Newton later said he began to wonder if he was even worthy of God’s mercy and was he in any way, shape or form, worthy of being redeemed. Not only had he neglected his religion, he had made fun of it to others, he had opposed it, even saying that God was a myth.

He seriously began to wonder if God was working through him. Because of all that had transpired in Newton’s life, his conversion was certainly not instantaneous nor immediate.

However, he did contact Polly’s family and conveyed his intentions of marrying her. Obviously, they had some misgivings about this young man but they allowed him to begin writing her and John tried to mend his ways because of Polly.

Newton found a place on another slave ship bound for Africa and he later confessed that he and his crewmates participated in most of the same shenanigans he had participated in before. He later said profanity was the only activity he was able to avoid.

Next came a serious, severe illness and while suffering through it, he resolved once again to completely change his life – but he kept his same attitude toward slavery – even continued in the slave trade through several more voyages. This time he was a captain sailing up rivers in Africa and loading slaves offered for sale and returning with them to larger ports.

John Newton married his Polly in 1750 and like any newlywed, found it harder and harder to leave her. After three of those voyages in the slave trade as a ship’s captain, he was finally promised another job, this time as a ship’s captain also, but his cargo was not related to the slave trade. However, at the age of thirty, he suffered some type of physical collapse and never sailed again. Exactly what caused this collapse has been lost to time.

Newton worked as a customs agent in Liverpool in 1756 and began to teach himself Latin, Greek and theology. At last his life did not consist of going to sea. He and Polly became very involved in their church. His friends suggested he become a priest in the Church of England but Newton was turned down by the Archbishop of York in 1758 because he did not have a university degree.

However, some thought the more likely reasons were John’s sort of leaning toward evangelism and he had a tendency to socialize with those dastardly Methodist!! After a friend’s encouragement to write his story about his involvement in the slave trade and his ultimate conversion, he was soon sponsored by the Earl of Dartmouth for ordination. John Newton was finally made the curate of Olney, in Buckinghamshire, England in 1764.

Olney was a village of about 2,500 souls, famous for its exporting of hand made lace. Most of the people were illiterate and poor. Newton was not ashamed of sharing his previous life experiences from the pulpit. His philosophy at this time was to “break a hard heart and heal a broken heart”.

Among his friends and church members at this time was a fellow named William Cowper. Cowper had not had it easy, either. Cowper was a failure at his law career, suffered bouts of insanity and had attempted suicide several times. But they made an awesome duo.

During this time, ‘learned’ vicars were expected to write verses. Newton tried his hand at writing hymns, which had become popular due to the likes of Charles Wesley and Isaac Watts.

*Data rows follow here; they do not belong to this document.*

// scs_stack_tb: end-to-end test of the self-checking systolic stack.
//
// Runs the stack at its default size (32-bit words, 16 cells) against a
// queue model of a LIFO. Phases: fill until the stack refuses pushes, drain
// until it refuses pops, a long random mix with changing push/pop rates, and
// error injection, where a unidirectional error is forced into the top
// cell's stored codeword just before a pop and the two-rail error pair must
// flag it. Every pop is compared with the model and must come with a clean
// error pair otherwise. A sustained stream of pushes or of pops must be
// served at one word per 3 cycles. Invariants checked every cycle: empty, full and the
// two ready flags agree with the model's word count, and the error pair is
// a clean code word whenever no error is injected, idle cycles included.
//
// Each mechanism is counted and must occur at least once: push, pop, push and
// pop in one cycle, push refused while full, pop refused while empty, pop
// held back by a word still in the temporary cell, hand-over from the
// temporary cell to the top, Rule 1 and Rule 2 moves, and a detected error.
// The longest wait from a pop request (non-empty stack) to its service, and
// from a push request (room left) to its acceptance, are measured and must
// stay within 4 and 2 cycles; these bounds do not depend on the depth.
module scs_stack_tb;
  import scs_pkg::*;
  localparam int unsigned I = 32;
  localparam int unsigned N = 16;
  localparam int unsigned K = berger_k(I);
  localparam int unsigned POP_WAIT_MAX = 4;
  localparam int unsigned PUSH_WAIT_MAX = 2;

  int checks = 0, failures = 0;
  logic clk = 0, rst_n = 0;
  logic push = 0, pop = 0;
  logic [I-1:0] push_data = '0;
  logic push_ready, pop_ready, full, empty;
  logic [I-1:0] pop_data;
  logic [K-1:0] pop_check;
  logic [1:0] err;

  logic [I-1:0] model [$];

  typedef enum int {
    M_PUSH, M_POP, M_BOTH, M_FULL_REFUSE, M_EMPTY_REFUSE, M_POP_HELD,
    M_HANDOVER, M_RULE1, M_RULE2, M_ERR_DETECT, M_COUNT
  } mech_e;
  int mech [M_COUNT];
  string mech_name [M_COUNT] = '{"push", "pop", "push+pop", "push refused (full)",
      "pop refused (empty)", "pop held by temporary word", "temporary->top hand-over",
      "Rule 1 move", "Rule 2 move", "error detected"};

  int pop_wait = 0, push_wait = 0, pop_wait_max = 0, push_wait_max = 0;
  int cycle = 0;

  scs_stack dut (
    .clk, .rst_n, .push, .push_data, .push_ready, .pop, .pop_ready,
    .pop_data, .pop_check, .err, .full, .empty
  );

  always #5 clk = ~clk;

  initial begin
    repeat (200000) @(posedge clk);
    failures++;
    $display("watchdog expired");
    $display("TB_RESULT checks=%0d failures=%0d", checks, failures);
    $finish;
  end

  task automatic fail(string msg);
    failures++;
    if (failures < 20) $display("FAIL cycle %0d: %s", cycle, msg);
  endtask

  // Count the moves made by the state controllers on the coming edge.
  task automatic count_moves();
    if (dut.ctl[1].ld_l) mech[M_HANDOVER]++;
    for (int c = 2; c <= N; c++) if (dut.ctl[c].ld_l) mech[M_RULE1]++;
    for (int c = 1; c < N; c++)  if (dut.ctl[c].ld_r) mech[M_RULE2]++;
  endtask

  // One clock cycle with the given requests; checks and model update.
  // inject: force a unidirectional error into the top codeword if a pop goes.
  task automatic step(bit want_push, bit want_pop, bit inject = 0);
    logic [I+K-1:0] cw, bad;
    bit do_push, do_pop, injected;
    injected = 0;
    @(negedge clk);
    cycle++;
    push = want_push;
    pop = want_pop;
    push_data = $urandom;
    #1;
    // invariants
    checks++;
    if (empty != (model.size() == 0)) fail($sformatf("empty=%b with %0d words", empty, model.size()));
    if (push_ready && model.size() >= N) fail("push_ready with no room");
    if (pop_ready && model.size() == 0) fail("pop_ready with no word");
    if (full && model.size() < N) fail("full with room left");
    if (model.size() > N) fail("model overflow");
    // C1 always holds a valid codeword (a word or the clear word), so the
    // checker must read "no error" in every cycle without injection.
    if (err[1] == err[0]) fail($sformatf("error pair %b without an injected error", err));
    do_push = push && push_ready;
    do_pop = pop && pop_ready;
    if (push && !push_ready && full) mech[M_FULL_REFUSE]++;
    if (pop && !pop_ready && model.size() == 0) mech[M_EMPTY_REFUSE]++;
    if (pop && !pop_ready && model.size() != 0 && dut.occ[0]) mech[M_POP_HELD]++;
    // waits
    if (pop && !do_pop && model.size() != 0) pop_wait++; else pop_wait = 0;
    if (push && !do_push && model.size() < N) push_wait++; else push_wait = 0;
    if (pop_wait > pop_wait_max) pop_wait_max = pop_wait;
    if (push_wait > push_wait_max) push_wait_max = push_wait;
    if (do_pop) begin
      logic [I-1:0] exp_word;
      exp_word = model.pop_back();
      mech[M_POP]++;
      if (inject) begin
        cw = {pop_check, pop_data};
        // 1->0 flips of some of the 1 bits, or 0->1 flips of some 0 bits.
        if ($urandom % 2) bad = cw & ~(cw & 38'({$urandom, $urandom} | (64'h1 << ($urandom % 38))));
        else              bad = cw | (~cw & 38'({$urandom, $urandom} | (64'h1 << ($urandom % 38))));
        if (bad != cw) begin
          force dut.u_array.g_col[1].u_col.q = bad;
          injected = 1;
          #1;
        end
      end
      checks++;
      if (injected) begin
        if (err[1] != err[0]) fail($sformatf("error not detected: %h -> %h err=%b", cw, bad, err));
        else mech[M_ERR_DETECT]++;
      end else begin
        if (pop_data != exp_word) fail($sformatf("pop data %h expected %h", pop_data, exp_word));
        if (err[1] == err[0]) fail($sformatf("false error alarm err=%b", err));
        if (pop_check != K'(I - $countones(exp_word))) fail("stored check symbol wrong");
      end
    end
    if (do_push) begin
      model.push_back(push_data);
      mech[M_PUSH]++;
    end
    if (do_push && do_pop) mech[M_BOTH]++;
    count_moves();
    // Release before the edge: the pop on that edge clears the cell, so the
    // corrupted word leaves with the pop.
    if (injected) release dut.u_array.g_col[1].u_col.q;
    @(posedge clk);
  endtask

  initial begin
    int p_push, p_pop, fill_cycles, drain_cycles;
    rst_n = 0;
    repeat (3) @(posedge clk);
    rst_n = 1;
    // Fill until refused, then a little longer. A sustained stream of
    // pushes is taken at one push per 3 cycles, so N words need at most 3N.
    fill_cycles = 0;
    repeat (4 * N) begin
      step(1, 0);
      if (model.size() < N) fill_cycles++;
    end
    checks++;
    if (model.size() != N || !full) fail($sformatf("fill ended with %0d words", model.size()));
    checks++;
    if (fill_cycles + 1 > 3 * N) fail($sformatf("fill took %0d cycles", fill_cycles + 1));
    // Drain until refused; pops are also served at one per 3 cycles.
    drain_cycles = 0;
    repeat (4 * N) begin
      step(0, 1);
      if (model.size() > 0) drain_cycles++;
    end
    checks++;
    if (model.size() != 0 || !empty) fail($sformatf("drain ended with %0d words", model.size()));
    checks++;
    if (drain_cycles + 1 > 3 * N) fail($sformatf("drain took %0d cycles", drain_cycles + 1));
    $display("  fill of %0d words: %0d cycles, drain: %0d cycles", N, fill_cycles + 1, drain_cycles + 1);
    // Random mix with changing rates.
    for (int blk = 0; blk < 200; blk++) begin
      p_push = $urandom % 101;
      p_pop = $urandom % 101;
      repeat (100) step(($urandom % 100) < p_push, ($urandom % 100) < p_pop);
    end
    // Error injection on pops.
    repeat (2 * N) step(1, 0);
    for (int n = 0; n < 40; n++) begin
      int pops_before;
      pops_before = mech[M_POP];
      while (mech[M_POP] == pops_before) step(0, 1, 1);
      step(1, 0);
    end
    // Empty the stack and check all words come out.
    repeat (8 * N) step(0, 1);
    checks++;
    if (model.size() != 0) fail("stack not drained at end");
    for (int m = 0; m < M_COUNT; m++) begin
      $display("  %-28s %0d", mech_name[m], mech[m]);
      checks++;
      if (mech[m] == 0) fail($sformatf("mechanism never exercised: %s", mech_name[m]));
    end
    $display("  longest pop wait %0d cycles, longest push wait %0d cycles", pop_wait_max, push_wait_max);
    checks++;
    if (pop_wait_max > POP_WAIT_MAX) fail($sformatf("pop wait %0d exceeds %0d", pop_wait_max, POP_WAIT_MAX));
    checks++;
    if (push_wait_max > PUSH_WAIT_MAX) fail($sformatf("push wait %0d exceeds %0d", push_wait_max, PUSH_WAIT_MAX));
    $display("TB_RESULT checks=%0d failures=%0d", checks, failures);
    $finish;
  end
endmodule
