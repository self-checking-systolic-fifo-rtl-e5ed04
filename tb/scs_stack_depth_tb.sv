// scs_stack_depth_tb: the stack's speed does not depend on its capacity.
//
// Stacks of 8, 16, 64 and 256 cells run the same random request stream
// (bursts of pushes and pops at changing rates) side by side, each checked
// against its own LIFO model. The longest pop wait and push wait must be the
// same small constant at every depth (at most 4 and 2 cycles).
module scs_stack_depth_tb;
  localparam int NDEPTH = 4;
  localparam int unsigned DEPTHS [NDEPTH] = '{8, 16, 64, 256};

  logic clk = 0, rst_n = 0;
  logic push = 0, pop = 0;
  logic [31:0] push_data = '0;
  int h_checks [NDEPTH], h_failures [NDEPTH], h_pops [NDEPTH];
  int h_pop_wait [NDEPTH], h_push_wait [NDEPTH];
  int checks = 0, failures = 0;

  for (genvar d = 0; d < NDEPTH; d++) begin : g_depth
    stack_harness #(.N(DEPTHS[d])) u_h (
      .clk, .rst_n, .push, .pop, .push_data,
      .checks(h_checks[d]), .failures(h_failures[d]), .pops(h_pops[d]),
      .pop_wait_max(h_pop_wait[d]), .push_wait_max(h_push_wait[d])
    );
  end

  always #5 clk = ~clk;

  initial begin
    repeat (100000) @(posedge clk);
    failures++;
    $display("watchdog expired");
    $display("TB_RESULT checks=%0d failures=%0d", checks, failures);
    $finish;
  end

  initial begin
    int p_push, p_pop;
    repeat (3) @(posedge clk);
    @(negedge clk) rst_n = 1;
    for (int blk = 0; blk < 300; blk++) begin
      // Mix long one-sided bursts (deep fills and drains) with random mixes.
      case (blk % 4)
        0: begin p_push = 100; p_pop = 0; end
        1: begin p_push = 0; p_pop = 100; end
        default: begin p_push = $urandom % 101; p_pop = $urandom % 101; end
      endcase
      repeat (($urandom % 300) + 20) begin
        @(negedge clk);
        push = ($urandom % 100) < p_push;
        pop = ($urandom % 100) < p_pop;
        push_data = $urandom;
      end
    end
    @(negedge clk);
    push = 0;
    pop = 0;
    @(negedge clk);
    for (int d = 0; d < NDEPTH; d++) begin
      $display("  N=%0d: pops %0d, longest pop wait %0d, longest push wait %0d",
               DEPTHS[d], h_pops[d], h_pop_wait[d], h_push_wait[d]);
      checks += h_checks[d] + 3;
      failures += h_failures[d];
      if (h_pops[d] == 0) begin failures++; $display("FAIL N=%0d no pops", DEPTHS[d]); end
      if (h_pop_wait[d] > 4 || h_pop_wait[d] != h_pop_wait[0]) begin
        failures++;
        $display("FAIL N=%0d pop wait %0d", DEPTHS[d], h_pop_wait[d]);
      end
      if (h_push_wait[d] > 2 || h_push_wait[d] != h_push_wait[0]) begin
        failures++;
        $display("FAIL N=%0d push wait %0d", DEPTHS[d], h_push_wait[d]);
      end
    end
    $display("TB_RESULT checks=%0d failures=%0d", checks, failures);
    $finish;
  end
endmodule
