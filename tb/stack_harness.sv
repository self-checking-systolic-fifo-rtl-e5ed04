// stack_harness: one scs_stack of depth N with its own LIFO model.
//
// Used by scs_stack_depth_tb to run several depths on the same request
// stream. On every cycle it applies the shared push/pop requests and data,
// checks every pop against its queue model (data and a clean error pair)
// and the ready/full/empty flags against the model's word count, and tracks
// the longest wait of a pending pop (non-empty stack) and of a pending push
// (room left). Results are read out through its output ports.
module stack_harness #(
  parameter int unsigned N = 16
) (
  input  logic        clk,
  input  logic        rst_n,
  input  logic        push,
  input  logic        pop,
  input  logic [31:0] push_data,
  output int          checks,
  output int          failures,
  output int          pops,
  output int          pop_wait_max,
  output int          push_wait_max
);
  logic push_ready, pop_ready, full, empty;
  logic [31:0] pop_data;
  logic [5:0] pop_check;
  logic [1:0] err;
  logic [31:0] model [$];
  int pop_wait, push_wait;

  scs_stack #(.N(N)) dut (
    .clk, .rst_n, .push, .push_data, .push_ready, .pop, .pop_ready,
    .pop_data, .pop_check, .err, .full, .empty
  );

  initial begin
    checks = 0;
    failures = 0;
    pops = 0;
    pop_wait = 0;
    push_wait = 0;
    pop_wait_max = 0;
    push_wait_max = 0;
  end

  // Sample just before the edge; requests change at the falling edge.
  always @(posedge clk) begin
    if (rst_n) begin
      checks++;
      if (empty != (model.size() == 0) || (push_ready && model.size() >= N) ||
          (pop_ready && model.size() == 0) || (full && model.size() < N)) begin
        failures++;
        $display("FAIL N=%0d flags empty=%b full=%b ready=%b%b words=%0d",
                 N, empty, full, push_ready, pop_ready, model.size());
      end
      if (pop && !pop_ready && model.size() != 0) pop_wait++; else pop_wait = 0;
      if (push && !push_ready && model.size() < N) push_wait++; else push_wait = 0;
      if (pop_wait > pop_wait_max) pop_wait_max = pop_wait;
      if (push_wait > push_wait_max) push_wait_max = push_wait;
      if (pop && pop_ready) begin
        logic [31:0] exp_word;
        exp_word = model.pop_back();
        pops++;
        checks++;
        if (pop_data != exp_word || err[1] == err[0]) begin
          failures++;
          $display("FAIL N=%0d pop %h expected %h err=%b", N, pop_data, exp_word, err);
        end
      end
      if (push && push_ready) model.push_back(push_data);
    end
  end
endmodule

Newton and Cowper tried to present a poem or hymn at each prayer service. It is probable the lyrics to “Amazing Grace” were first used in late 1772 or early 1773. A collection of the Newton-Cowper poems written for church services was published anonymously in 1779, under the title of Olney Hymns. “Faith’s Review and Expectation” was the title of the poem and the first line read “Amazing grace, how sweet the sound.”

Newton’s sermon on that January day in 1773 centered on acknowledging that God is involved in our everyday lives and we are to be grateful for his guidance and steadfastness.

When you think about it, it is truly an ‘amazing’ thing that this, or any hymn for that matter, has remained popular and recognizable by the masses after lo, almost 250 years.